Hace más de 500 millones de años, en una Tierra gélida y cubierta de hielo, los glaciares agitaron los ingredientes de la vida compleja al arrasar los minerales terrestres y depositarlos después en el océano, según un nuevo estudio.

Esta investigación, publicada en la revista académica Geology, sugiere que el fluir de los antiguos glaciares puede haber moldeado directamente cambios químicos en el océano que fueron críticos para la evolución de los organismos complejos.

El estudio de la “Tierra bola de nieve” ofrece una ventana al pasado de nuestro planeta, pero también presenta valiosas perspectivas sobre el cambio climático moderno, afirmó el autor principal del estudio, el Dr. Chris Kirkland.

“Nuestro registro geológico en tiempo profundo indica cómo el cambio de una parte de la Tierra afecta a otra”, afirmó. Ahora mismo, el dramático calentamiento del planeta que marca la crisis climática provocada por el ser humano se está produciendo a una velocidad vertiginosa en comparación con estos antiguos procesos que duraron millones de años.

“Este ritmo acelerado limita la capacidad de la Tierra para autorregularse de forma natural, lo que subraya la urgencia de abordar el cambio climático antropogénico”.

De la Tierra bola de nieve al planeta invernadero

Se sabe que el movimiento de los glaciares, o glaciación, arrastra y transporta sedimentos terrestres a los océanos, lagos y ríos, formando la base de las redes alimentarias acuáticas. Sin embargo, los investigadores que estudian la Tierra antigua no estaban seguros hasta ahora de si los glaciares neoproterozoicos se movían en absoluto, y mucho menos lo suficiente como para erosionar el suelo bajo ellos y transferir minerales al mar.

“Se había planteado la hipótesis de que la erosión glaciar generalizada de los interiores continentales podría estar causada por el hielo de la Tierra bola de nieve”, explica Kirkland, profesor de la Escuela de Ciencias Planetarias y de la Tierra de la Universidad Curtin de Perth, Australia. “Sin embargo, algunos aspectos de esta idea no estaban claros porque ese hielo podría no haberse movido o haberse movido solo ligeramente o incluso haber fluido”.

Kirkland y sus colegas encontraron respuestas en Escocia e Irlanda del Norte, donde estudiaron sedimentos de formaciones rocosas que datan del Neoproterozoico. El equipo se fijó en los zircones, minerales cristalizados que son excepcionalmente duraderos y pueden resistir acontecimientos geológicos extremos. Los zircones también contienen uranio; al medir las etapas de la desintegración del uranio en los zircones, los geólogos utilizan los minerales como cronómetros para estudiar el pasado de la Tierra.
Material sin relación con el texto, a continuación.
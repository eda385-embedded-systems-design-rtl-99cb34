// tb_vga_sync_gen: checks the VGA signal generator at its default 640x480@60Hz timing.
// A reference pair of counters in the testbench (1600 clocks per line, 521 lines per
// frame) is compared with hcnt/vcnt every clock for two frames, together with the sync
// levels (hsync low for hcnt < 190, vsync low for vcnt < 1), the lookahead position
// (4 clocks ahead, in pixels) and the frame period of 833,600 clocks (59.98 Hz at 50 MHz).
module tb_vga_sync_gen;
  import gh_pkg::*;

  logic clk = 0, rst_n = 0;
  coord_t hcnt, vcnt, la_x, la_y;
  logic hsync, vsync, frame_start, la_sub;
  int checks = 0, failures = 0;

  vga_sync_gen dut (.*);

  always #10 clk = ~clk;

  task automatic check(input bit ok, input string what);
    checks++;
    if (!ok) begin
      failures++;
      if (failures < 10) $display("FAIL %s at t=%0t", what, $time);
    end
  endtask

  int h, v, hl, vl, hs_low, vs_low_lines, last_frame, nframes;
  initial begin
    h = 0; v = 0; hs_low = 0; vs_low_lines = 0; last_frame = -1; nframes = 0;
    repeat (3) @(negedge clk);
    rst_n = 1;
    for (int n = 0; n < 2 * 1600 * 521 + 10; n++) begin
      check(hcnt == coord_t'(h) && vcnt == coord_t'(v), "counters");
      check(hsync == (h >= 190), "hsync");
      check(vsync == (v >= 1), "vsync");
      hl = h + 4; vl = v;
      if (hl >= 1600) begin hl -= 1600; vl = (v == 520) ? 0 : v + 1; end
      check(la_x == coord_t'(hl / 2) && la_y == coord_t'(vl) && la_sub == hl[0], "lookahead");
      if (frame_start) begin
        if (last_frame >= 0) check(n - last_frame == 833600, "frame period");
        last_frame = n;
        nframes++;
      end
      if (v == 3 && !hsync) hs_low++;
      if (h == 800 && !vsync) vs_low_lines++;
      // advance reference
      h++;
      if (h == 1600) begin h = 0; v = (v == 520) ? 0 : v + 1; end
      @(negedge clk);
    end
    check(hs_low == 2 * 190, "hsync pulse width 190 clocks");
    check(vs_low_lines == 2, "vsync pulse one line per frame");
    check(nframes == 3, "frame_start count");
    $display("TB_RESULT checks=%0d failures=%0d", checks, failures);
    $finish;
  end

  initial begin
    repeat (3_000_000) @(posedge clk);
    failures++;
    $display("watchdog expired");
    $display("TB_RESULT checks=%0d failures=%0d", checks, failures);
    $finish;
  end
endmodule
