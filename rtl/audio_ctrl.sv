// audio_ctrl: stereo audio controller, a sample FIFO in front of the PWM converter.
//
// Audio is 8-bit PCM stereo. The processor copies it from flash into the FIFO over the
// bus; the controller reads one stereo sample per PWM period, i.e. at the sample rate
// (21.701 kHz with the default prescaler), and the converter (audio_pwm) turns the left
// and right bytes into two PWM pins. A FIFO word holds one stereo sample, left byte in
// bits 15:8 and right byte in bits 7:0; the word layout and the FIFO depth are this
// design's choices. The FIFO's registered read data is the sample register: it changes on
// the edge that starts a new PWM period and is held through it. When the FIFO is empty
// the last sample is played again and audio_underflow pulses.
//
// Interface: wr_en/wr_data is the processor side of the FIFO, fifo_count its fill level
// for software to poll, pwm_left/pwm_right the audio pins.
module audio_ctrl #(
  parameter int unsigned FIFO_DEPTH = 1024,
  parameter int unsigned PRESCALE   = 9
) (
  input  logic        clk,
  input  logic        rst_n,
  input  logic        wr_en,
  input  logic [15:0] wr_data,
  output logic        fifo_full,
  output logic [$clog2(FIFO_DEPTH+1)-1:0] fifo_count,
  output logic        pwm_left,
  output logic        pwm_right,
  output logic        sample_tick,
  output logic        audio_underflow
);

  logic [15:0] sample;
  logic        empty;

  sync_fifo #(.WIDTH(16), .DEPTH(FIFO_DEPTH)) u_fifo (
    .clk, .rst_n,
    .wr_en, .wr_data,
    .rd_en(sample_tick), .rd_data(sample),
    .full(fifo_full), .empty, .count(fifo_count),
    .overflow(), .underflow(audio_underflow)
  );

  audio_pwm #(.PRESCALE(PRESCALE), .PWM_BITS(8)) u_pwm (
    .clk, .rst_n,
    .sample_l(sample[15:8]), .sample_r(sample[7:0]),
    .pwm_l(pwm_left), .pwm_r(pwm_right),
    .period_end(sample_tick)
  );

endmodule
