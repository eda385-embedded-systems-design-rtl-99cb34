// tb_audio_ctrl: with a 16-entry FIFO, writes 20 stereo samples back to back (the last 4
// must be refused: full), then checks that the converter plays the 16 accepted samples in
// order, one per 2304-clock PWM period, left byte on pwm_left and right byte on pwm_right
// (high time 9 * sample clocks), and that once the FIFO is empty the last sample is
// repeated and audio_underflow pulses once per period.
module tb_audio_ctrl;
  localparam int DEPTH = 16;
  logic clk = 0, rst_n = 0;
  logic wr_en = 0;
  logic [15:0] wr_data = '0;
  logic fifo_full;
  logic [$clog2(DEPTH+1)-1:0] fifo_count;
  logic pwm_left, pwm_right, sample_tick, audio_underflow;
  int checks = 0, failures = 0;

  audio_ctrl #(.FIFO_DEPTH(DEPTH)) dut (.*);

  always #10 clk = ~clk;

  task automatic check(input bit ok, input string what);
    checks++;
    if (!ok) begin failures++; if (failures < 10) $display("FAIL %s t=%0t", what, $time); end
  endtask

  logic [15:0] exp_q[$];
  int n_full = 0, n_under = 0;

  initial begin
    int acc_l, acc_r, windows, played, last_tick;
    logic [15:0] cur, nxt;
    bit pe_prev;
    acc_l = 0; acc_r = 0; windows = 0; played = 0; pe_prev = 0; cur = '0; last_tick = -1;
    repeat (3) @(negedge clk);
    rst_n = 1;
    for (int i = 0; i < 20; i++) begin
      wr_en = 1;
      wr_data = (i == 0) ? 16'h00FF : (i == 1) ? 16'hFF00 : 16'($urandom);
      if (fifo_full) n_full++;
      else exp_q.push_back(wr_data);
      @(negedge clk);
    end
    wr_en = 0;
    check(exp_q.size() == DEPTH && n_full == 4, "four writes refused when full");
    check(fifo_count == DEPTH, "fill level");
    nxt = cur;
    for (int k = 0; k < 2304 * 20; k++) begin
      @(negedge clk);
      acc_l += int'(pwm_left); acc_r += int'(pwm_right);
      if (audio_underflow) n_under++;
      if (pe_prev) begin
        if (windows > 0) begin
          check(acc_l == 9 * int'(cur[15:8]), "left duty");
          check(acc_r == 9 * int'(cur[7:0]), "right duty");
        end
        windows++;
        acc_l = 0; acc_r = 0;
      end
      pe_prev = sample_tick;
      if (sample_tick) begin
        if (last_tick >= 0) check(k - last_tick == 2304, "one sample per 2304 clocks");
        last_tick = k;
        // the first period after reset plays the reset value 0
        cur = nxt;
        if (exp_q.size() > 0) begin nxt = exp_q.pop_front(); played++; end
      end
    end
    check(played == DEPTH, "all samples played");
    check(n_under >= 2, "underflow signalled after the FIFO ran dry");
    $display("TB_RESULT checks=%0d failures=%0d", checks, failures);
    $finish;
  end

  initial begin
    repeat (2304 * 22) @(posedge clk);
    failures++;
    $display("watchdog expired");
    $display("TB_RESULT checks=%0d failures=%0d", checks, failures);
    $finish;
  end
endmodule
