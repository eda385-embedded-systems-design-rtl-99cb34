// sprite_engine: hardware sprites drawn on the fly over the framebuffer.
//
// Every clock all NUM_SPRITES sprites are compared at once with one pixel position (the
// lookahead position of the signal generator). A sprite covers pixel (x, y) when
// sx <= x < sx + width and sy <= y < sy + height. When several cover it, the sprite with
// the highest index is drawn. The byte of the sprite memory to show is
//   address = offset + width * (y - sy) + (x - sx)
// and a byte of 0 is transparent, so the framebuffer pixel shows through.
//
// The work is split over four pipeline stages, as in the original console:
//   1  inside any sprite?  hit, winning index, sprite-local x and y registered
//   2  calculate address   offset + width * local_y + local_x registered (one multiplier)
//   3  set BRAM address    address registered into the memory port
//   4  fetch from BRAM     memory read; opaque = hit and byte != 0
// so the result (spr_pix, spr_opaque) belongs to the position presented 4 clocks earlier.
// The signal generator compensates by feeding a position 4 clocks ahead.
//
// The sprite properties (sprite_props) and pixel data (sprite_mem) are written through
// the sprite command bundle at any time. Address arithmetic is 16 bits wide and wraps.
module sprite_engine
  import gh_pkg::*;
#(
  parameter int unsigned NUM_SPRITES = 40,
  parameter int unsigned MEM_DEPTH   = 8192
) (
  input  logic        clk,
  input  logic        rst_n,
  input  sprite_cmd_t cmd,
  input  coord_t      x,
  input  coord_t      y,
  output rgb332_t     spr_pix,
  output logic        spr_opaque
);

  localparam int unsigned IW = (NUM_SPRITES > 1) ? $clog2(NUM_SPRITES) : 1;

  sprite_prop_t props [NUM_SPRITES];

  sprite_props #(.NUM_SPRITES(NUM_SPRITES)) u_props (
    .clk, .rst_n, .cmd, .props
  );

  // ---- stage 1: inside any sprite? ----
  logic          hit0;
  logic [IW-1:0] sel0;
  logic [7:0]    lx0, ly0;
  always_comb begin
    hit0 = 1'b0;
    sel0 = '0;
    lx0  = '0;
    ly0  = '0;
    for (int i = 0; i < NUM_SPRITES; i++) begin
      // later (higher) indices override earlier ones
      if (({1'b0, x} >= {1'b0, props[i].x}) &&
          ({1'b0, x} <  {1'b0, props[i].x} + 12'(props[i].w)) &&
          ({1'b0, y} >= {1'b0, props[i].y}) &&
          ({1'b0, y} <  {1'b0, props[i].y} + 12'(props[i].h))) begin
        hit0 = 1'b1;
        sel0 = IW'(i);
        lx0  = 8'(x - props[i].x);
        ly0  = 8'(y - props[i].y);
      end
    end
  end

  logic          hit1, hit2, hit3, hit4;
  logic [IW-1:0] sel1;
  logic [7:0]    lx1, ly1;
  logic [15:0]   addr2, addr3;
  logic [7:0]    mem_data;

  always_ff @(posedge clk) begin
    if (!rst_n) begin
      {hit1, hit2, hit3, hit4} <= '0;
      sel1  <= '0;
      lx1   <= '0;
      ly1   <= '0;
      addr2 <= '0;
      addr3 <= '0;
    end else begin
      // stage 1
      hit1 <= hit0;
      sel1 <= sel0;
      lx1  <= lx0;
      ly1  <= ly0;
      // stage 2: calculate sprite address
      hit2  <= hit1;
      addr2 <= props[sel1].offset + 16'(props[sel1].w * ly1) + 16'(lx1);
      // stage 3: set address to BRAM
      hit3  <= hit2;
      addr3 <= addr2;
      // stage 4: read from BRAM (mem_data), transparency below
      hit4  <= hit3;
    end
  end

  sprite_mem #(.DEPTH(MEM_DEPTH)) u_mem (
    .clk, .cmd, .rd_addr(addr3), .rd_data(mem_data)
  );

  assign spr_pix    = rgb332_t'(mem_data);
  assign spr_opaque = hit4 && (mem_data != 8'd0);

endmodule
Los investigadores examinaron sedimentos que databan de la época en que la Tierra estaba cubierta de hielo y del periodo de la “Tierra invernadero”, millones de años después, cuando el hielo desapareció, y descubrieron que la composición mineral de los sedimentos de la “Tierra bola de nieve” difería drásticamente de la de los sedimentos posteriores.
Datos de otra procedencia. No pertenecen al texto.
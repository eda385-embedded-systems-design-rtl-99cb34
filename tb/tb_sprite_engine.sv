// tb_sprite_engine: 40 sprites with random locations, sizes (0..30 x 0..20, so some are
// empty) and 16-bit offsets over a 8 KiB pixel memory in which every fifth byte is 0
// (transparent). All positions of a 128 x 48 window, then random positions, are fed one
// per clock; 4 clocks later the output is compared with a model that searches the sprites
// from the highest index down and computes offset + width*y + x itself. The test counts
// how often a pixel was covered by more than one sprite (priority) and how often a
// covered pixel was transparent; both must happen.
module tb_sprite_engine;
  import gh_pkg::*;
  localparam int N = 40, D = 8192;
  logic clk = 0, rst_n = 0;
  sprite_cmd_t cmd;
  coord_t x, y;
  rgb332_t spr_pix;
  logic spr_opaque;
  int checks = 0, failures = 0;

  sprite_engine #(.NUM_SPRITES(N), .MEM_DEPTH(D)) dut (.*);

  always #5 clk = ~clk;

  task automatic check(input bit ok, input string what);
    checks++;
    if (!ok) begin failures++; if (failures < 10) $display("FAIL %s t=%0t", what, $time); end
  endtask

  int sx[N], sy[N], sw[N], sh[N], so[N];
  logic [7:0] mem[D];
  int n_overlap = 0, n_transp = 0, n_drawn = 0;

  function automatic void model(input int px, input int py, output bit opq, output logic [7:0] p);
    int ncov = 0;
    opq = 0; p = 0;
    for (int i = N - 1; i >= 0; i--) begin
      if (px >= sx[i] && px < sx[i] + sw[i] && py >= sy[i] && py < sy[i] + sh[i]) begin
        ncov++;
        if (ncov == 1) begin
          int a;
          a = ((so[i] + sw[i] * (py - sy[i]) + (px - sx[i])) % 65536) % D;
          p = mem[a];
          opq = (p != 0);
        end
      end
    end
    if (ncov > 1) n_overlap++;
    if (ncov > 0 && !opq) n_transp++;
    if (opq) n_drawn++;
  endfunction

  task automatic send(input sprite_cmd_t c);
    cmd = c;
    @(negedge clk);
    cmd = '0;
  endtask

  bit          eo[$];
  logic [7:0]  ep[$];

  task automatic present(input int px, input int py);
    bit o; logic [7:0] p;
    x = coord_t'(px); y = coord_t'(py);
    model(px, py, o, p);
    eo.push_back(o); ep.push_back(p);
    @(negedge clk);
    if (eo.size() > 3) begin
      bit e_o; logic [7:0] e_p;
      e_o = eo.pop_front(); e_p = ep.pop_front();
      check(spr_opaque == e_o, "opaque");
      if (e_o) check(spr_pix == rgb332_t'(e_p), "pixel");
    end
  endtask

  initial begin
    sprite_cmd_t c;
    cmd = '0; x = '0; y = '0;
    repeat (3) @(negedge clk);
    rst_n = 1;
    // pixel memory
    for (int a = 0; a < D; a++) begin
      mem[a] = (a % 5 == 0) ? 8'h00 : 8'((a * 13 + a / 256) % 255 + 1);
      c = '0; c.fill_sprite_mem = 1; c.sprite_address = 16'(a); c.sprite_x = 11'(mem[a]);
      send(c);
    end
    // sprite properties
    for (int i = 0; i < N; i++) begin
      sx[i] = $urandom_range(0, 110); sy[i] = $urandom_range(0, 35);
      sw[i] = $urandom_range(0, 30);  sh[i] = $urandom_range(0, 20);
      so[i] = $urandom_range(0, 65535);
      c = '0; c.sprite_index = 8'(i);
      c.valid_sprite = 1; c.sprite_x = 11'(sx[i]); c.sprite_y = 11'(sy[i]); send(c);
      c.valid_sprite = 0;
      c.set_sprite_size = 1; c.sprite_x = 11'(sw[i]); c.sprite_y = 11'(sh[i]); send(c);
      c.set_sprite_size = 0;
      c.set_sprite_offset = 1; c.sprite_address = 16'(so[i]); send(c);
    end
    for (int py = 0; py < 48; py++)
      for (int px = 0; px < 128; px++) present(px, py);
    for (int n = 0; n < 2000; n++) present($urandom_range(0, 2047), $urandom_range(0, 2047) % 64);
    check(n_overlap > 0, "priority among overlapping sprites exercised");
    check(n_transp > 0, "transparent sprite pixels exercised");
    check(n_drawn > 0, "opaque sprite pixels exercised");
    $display("overlap=%0d transparent=%0d drawn=%0d", n_overlap, n_transp, n_drawn);
    $display("TB_RESULT checks=%0d failures=%0d", checks, failures);
    $finish;
  end

  initial begin
    repeat (40000) @(posedge clk);
    failures++;
    $display("watchdog expired");
    $display("TB_RESULT checks=%0d failures=%0d", checks, failures);
    $finish;
  end
endmodule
“Recuperamos patrones distintivos en las poblaciones de estos granos minerales”, dijo Kirkland a CNN en un correo electrónico. “En esencia, la huella dactilar del ‘ADN’ de estas rocas sedimentarias cambió”.

Los hallazgos parecen reforzar “en cierta medida” la noción de glaciación activa, afirmó el Dr. Graham Shields, profesor de Geología del University College de Londres. Shields no participó en la nueva investigación. Sin embargo, el estudio no incluyó datos de un intervalo glaciar significativo llamado Marinoan, que marcó el final de la “Tierra bola de nieve”, dijo a CNN en un correo electrónico. Shields también se mostró cauto a la hora de vincular directamente la erosión glaciar con la evolución de la vida compleja.

Con información de: Noticias al día

¿Qué opinas de esto?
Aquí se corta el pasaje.